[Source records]
*** Block opens ***

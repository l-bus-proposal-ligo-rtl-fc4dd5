// tb_lbus_addr_latch: loads random bytes and checks the 16-bit address,
// including that bit 0 always reads zero.
module tb_lbus_addr_latch;
  logic clk = 0, rst_n = 0, wr_lo = 0, wr_hi = 0;
  logic [7:0] wdata = 0;
  logic [15:0] addr, model = 0;
  int checks = 0, failures = 0;

  lbus_addr_latch dut (.*);
  always #5 clk = ~clk;

  initial begin
    repeat (2) @(posedge clk);
    rst_n <= 1;
    for (int t = 0; t < 500; t++) begin
      automatic logic lo = 1'($urandom), hi = 1'($urandom);
      automatic logic [7:0] d = 8'($urandom);
      wr_lo <= lo; wr_hi <= hi; wdata <= d;
      @(posedge clk); #1;
      if (lo) model[7:0] = {d[7:1], 1'b0};
      if (hi) model[15:8] = d;
      checks++;
      if (addr !== model || addr[0] !== 1'b0) begin
        failures++; $display("FAIL addr=%h model=%h", addr, model);
      end
    end
    $display("TB_RESULT checks=%0d failures=%0d", checks, failures);
    $finish;
  end

  initial begin
    repeat (100000) @(posedge clk);
    failures++;
    $display("TB_RESULT checks=%0d failures=%0d", checks, failures);
    $finish;
  end
endmodule
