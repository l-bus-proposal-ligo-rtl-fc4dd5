// lbus_backplane: the P2 digital bus shared by the controller and the boards.
//
// AD0-AD15 are driven by the controller (address, write data) or by one
// selected board (read data); when nobody drives them they read as all ones
// (pull-ups). ACK and ERR are open-collector, low-active lines: any board
// pulling them makes them low. ADDR, WR, CLK and RESET are driven only by the
// controller and reach every board unchanged, so they do not pass through
// here. An assertion flags two drivers on AD at the same time.
//
// Resolution is combinational. The slot count follows the full-width
// backplane (21 slots, one for the controller); the pull-up level of an idle
// AD bus is this design's choice.
module lbus_backplane
  import lbus_pkg::*;
#(
  parameter int unsigned NUM_BOARDS = 20
) (
  input  logic [AD_W-1:0]       ctrl_ad,
  input  logic                  ctrl_oe,
  input  logic [AD_W-1:0]       brd_ad  [NUM_BOARDS],
  input  logic [NUM_BOARDS-1:0] brd_oe,
  input  logic [NUM_BOARDS-1:0] brd_ack,
  input  logic [NUM_BOARDS-1:0] brd_err,
  output logic [AD_W-1:0]       ad,
  output logic                  ack_n,
  output logic                  err_n
);
  always_comb begin
    ad = ctrl_oe ? ctrl_ad : '1;
    for (int i = 0; i < NUM_BOARDS; i++)
      if (brd_oe[i]) ad = ad & brd_ad[i];
    ack_n = !(|brd_ack);
    err_n = !(|brd_err);
  end

  always_comb begin
    a_one_driver: assert ($countones({ctrl_oe, brd_oe}) <= 1)
      else $error("lbus_backplane: AD driven by more than one slot");
  end
endmodule
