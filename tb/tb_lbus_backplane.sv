// tb_lbus_backplane: random single drivers on AD (controller or one of the
// 20 boards), idle bus, and random ACK/ERR pull-downs, compared with the
// expected wired result.
module tb_lbus_backplane;
  localparam int NB = 20;
  logic [15:0] ctrl_ad, brd_ad [NB], ad;
  logic ctrl_oe;
  logic [NB-1:0] brd_oe, brd_ack, brd_err;
  logic ack_n, err_n;
  int checks = 0, failures = 0;

  lbus_backplane dut (.*);

  initial begin
    for (int t = 0; t < 2000; t++) begin
      automatic int who = $urandom_range(0, NB + 1);   // NB: controller, NB+1: nobody
      automatic logic [15:0] exp;
      ctrl_ad = 16'($urandom);
      foreach (brd_ad[i]) brd_ad[i] = 16'($urandom);
      ctrl_oe = (who == NB);
      brd_oe  = (who < NB) ? NB'(1) << who : '0;
      brd_ack = ($urandom_range(0, 1) == 0) ? '0 : NB'(1) << $urandom_range(0, NB - 1);
      brd_err = ($urandom_range(0, 3) != 0) ? '0 : NB'($urandom);
      #1;
      exp = (who == NB) ? ctrl_ad : (who < NB) ? brd_ad[who] : 16'hFFFF;
      checks++;
      if (ad !== exp || ack_n !== (brd_ack == 0) || err_n !== (brd_err == 0)) begin
        failures++; $display("FAIL t=%0d who=%0d ad=%h exp=%h", t, who, ad, exp);
      end
    end
    $display("TB_RESULT checks=%0d failures=%0d", checks, failures);
    $finish;
  end

  initial begin
    #100000;
    failures++;
    $display("TB_RESULT checks=%0d failures=%0d", checks, failures);
    $finish;
  end
endmodule
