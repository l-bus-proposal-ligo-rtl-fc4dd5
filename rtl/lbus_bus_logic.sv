// lbus_bus_logic: L-bus master sequencer of the bus controller.
//
// One 'start' runs one complete bus cycle on the P2 digital backplane with
// the timing of the L-bus specification. All strobes are low-active and idle
// high; the controller drives AD0-AD15 only while ad_oe is high.
//
//   write: ADDR low with the address on AD (t_ADDR), ADDR high with the
//          address held (t_AH), data on AD and WR low (t_DS), CLK low
//          (t_WR), CLK high with data and WR held (t_DH), then AD released
//          and WR high for t_CA before the next cycle may begin.
//   read:  ADDR low with the address (t_ADDR), address held (t_AH), AD
//          released (turn-around, at least one cycle and at least t_CD
//          after ADDR rose), CLK low (t_RD) while the board drives its datum,
//          then CLK high and t_CA of idle bus.
//
// ACK cannot stretch a cycle: it only reports that a board decoded the
// address. It is sampled, together with the read datum, in the last cycle
// of CLK low; ack_ok tells whether it was seen. done pulses for one cycle
// when the datum is captured (rd_cap) or the write has finished its data
// phase.
//
// The minimum times are parameters in ns and are rounded up to whole cycles
// of CLK_HZ. At the default 2^24 Hz clock a write takes 12 cycles and a read
// 11 cycles after start (about 0.7 us), far above the required 10 kB/s.
//
// Also here: the ERR line is synchronised and latched (err_latched, cleared
// by err_clr while ERR is released), the RESET line is driven low while
// reset_req is high, and stand-by mode refuses new cycles (they finish at
// once with ack_ok low) so that the bus stays quiet.
//
// The timing values, ACK rule, ERR latching, RESET and stand-by follow the
// document. Cycle-based sequencing, the ack sample point, the turn-around
// cycle and the stand-by refusal are this design's choices.
module lbus_bus_logic
  import lbus_pkg::*;
#(
  parameter int unsigned CLK_HZ    = 16_777_216,
  parameter int unsigned T_ADDR_NS = 200,
  parameter int unsigned T_AH_NS   = 50,
  parameter int unsigned T_DS_NS   = 50,
  parameter int unsigned T_WR_NS   = 200,  // also t_RD
  parameter int unsigned T_DH_NS   = 50,
  parameter int unsigned T_CD_NS   = 50,
  parameter int unsigned T_CA_NS   = 50
) (
  input  logic        clk,
  input  logic        rst_n,
  // command side
  input  logic        start,
  input  logic        write,      // 1 = write, 0 = read
  input  logic [15:0] addr,
  input  logic [15:0] wdata,
  input  logic        standby,
  input  logic        reset_req,
  input  logic        err_clr,
  output logic        busy,
  output logic        done,
  output logic        ack_ok,
  output logic        rd_cap,     // capture rdata into the data latch
  output logic [15:0] rdata,
  output logic        err_latched,
  // backplane
  output logic [15:0] ad_out,
  output logic        ad_oe,
  output logic        addr_n,
  output logic        wr_n,
  output logic        bclk_n,
  output logic        reset_n,
  input  logic [15:0] ad_in,
  input  logic        ack_n,
  input  logic        err_n
);
  localparam int unsigned C_ADDR = ns_to_cycles(T_ADDR_NS, CLK_HZ);
  localparam int unsigned C_AH   = ns_to_cycles(T_AH_NS, CLK_HZ);
  localparam int unsigned C_DS   = ns_to_cycles(T_DS_NS, CLK_HZ);
  localparam int unsigned C_WR   = ns_to_cycles(T_WR_NS, CLK_HZ);
  localparam int unsigned C_DH   = ns_to_cycles(T_DH_NS, CLK_HZ);
  localparam int unsigned C_CD   = ns_to_cycles(T_CD_NS, CLK_HZ);
  localparam int unsigned C_CA   = ns_to_cycles(T_CA_NS, CLK_HZ);
  localparam int unsigned C_TURN = (C_CD > C_AH) ? (C_CD - C_AH) : 1;

  typedef enum logic [2:0] {
    S_IDLE, S_ADDR, S_AHOLD, S_TURN, S_SETUP, S_CLKLO, S_DHOLD, S_GAP
  } state_e;

  state_e      state;
  logic [7:0]  cnt;      // cycles left in the current state, minus one
  logic        is_wr;
  logic [15:0] a_q, d_q;
  logic [1:0]  err_sync;

  always_ff @(posedge clk or negedge rst_n) begin
    if (!rst_n) begin
      state  <= S_IDLE;
      cnt    <= '0;
      is_wr  <= 1'b0;
      a_q    <= '0;
      d_q    <= '0;
      ack_ok <= 1'b0;
      done   <= 1'b0;
      rd_cap <= 1'b0;
      rdata  <= '0;
    end else begin
      done   <= 1'b0;
      rd_cap <= 1'b0;
      unique case (state)
        S_IDLE: if (start) begin
          if (standby) begin
            ack_ok <= 1'b0;
            done   <= 1'b1;
          end else begin
            state <= S_ADDR;
            cnt   <= 8'(C_ADDR - 1);
            is_wr <= write;
            a_q   <= {addr[15:1], 1'b0};
            d_q   <= wdata;
          end
        end
        S_ADDR: if (cnt == 0) begin
          state <= S_AHOLD;
          cnt   <= 8'(C_AH - 1);
        end else cnt <= cnt - 1'b1;
        S_AHOLD: if (cnt == 0) begin
          state <= is_wr ? S_SETUP : S_TURN;
          cnt   <= is_wr ? 8'(C_DS - 1) : 8'(C_TURN - 1);
        end else cnt <= cnt - 1'b1;
        S_TURN, S_SETUP: if (cnt == 0) begin
          state <= S_CLKLO;
          cnt   <= 8'(C_WR - 1);
        end else cnt <= cnt - 1'b1;
        S_CLKLO: if (cnt == 0) begin
          ack_ok <= !ack_n;
          if (is_wr) begin
            state <= S_DHOLD;
            cnt   <= 8'(C_DH - 1);
          end else begin
            rdata  <= ad_in;
            rd_cap <= 1'b1;
            done   <= 1'b1;
            state  <= S_GAP;
            cnt    <= 8'(C_CA - 1);
          end
        end else cnt <= cnt - 1'b1;
        S_DHOLD: if (cnt == 0) begin
          done  <= 1'b1;
          state <= S_GAP;
          cnt   <= 8'(C_CA - 1);
        end else cnt <= cnt - 1'b1;
        S_GAP: if (cnt == 0) state <= S_IDLE;
               else cnt <= cnt - 1'b1;
        default: state <= S_IDLE;
      endcase
    end
  end

  // Backplane outputs, decoded from the state.
  always_comb begin
    addr_n = !(state == S_ADDR);
    bclk_n = !(state == S_CLKLO);
    wr_n   = !(is_wr && (state == S_SETUP || state == S_CLKLO || state == S_DHOLD));
    ad_oe  = (state == S_ADDR || state == S_AHOLD ||
              (is_wr && (state == S_SETUP || state == S_CLKLO || state == S_DHOLD)));
    ad_out = (state == S_ADDR || state == S_AHOLD) ? a_q : d_q;
  end

  assign busy = (state != S_IDLE);

  // ERR: open-collector, low-active, asynchronous; synchronise and latch.
  always_ff @(posedge clk or negedge rst_n) begin
    if (!rst_n) begin
      err_sync    <= 2'b11;
      err_latched <= 1'b0;
      reset_n     <= 1'b1;
    end else begin
      err_sync <= {err_sync[0], err_n};
      if (!err_sync[1])  err_latched <= 1'b1;
      else if (err_clr)  err_latched <= 1'b0;
      reset_n <= !reset_req;
    end
  end

  // Bus rules: the address and data phases never overlap, and WR only
  // changes while CLK is high.
  a_addr_clk: assert property (@(posedge clk) disable iff (!rst_n) !(!addr_n && !bclk_n));
  a_wr_stable: assert property (@(posedge clk) disable iff (!rst_n)
                                 (!bclk_n && $past(!bclk_n)) |-> (wr_n == $past(wr_n)));

endmodule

*** Block closes ***

**Assigned task**. When the line containing "for (int t = 0; t < 500; t++) begin" is reached, include it and stop. Until then, output each line of the entries exactly as given, starting from the first.

**Result**.
repository l-bus-proposal-ligo-rtl-fc4dd5
// tb_lbus_addr_latch: loads random bytes and checks the 16-bit address,
// including that bit 0 always reads zero.
module tb_lbus_addr_latch;
  logic clk = 0, rst_n = 0, wr_lo = 0, wr_hi = 0;
  logic [7:0] wdata = 0;
  logic [15:0] addr, model = 0;
  int checks = 0, failures = 0;

  lbus_addr_latch dut (.*);
  always #5 clk = ~clk;

  initial begin
    repeat (2) @(posedge clk);
    rst_n <= 1;
    for (int t = 0; t < 500; t++) begin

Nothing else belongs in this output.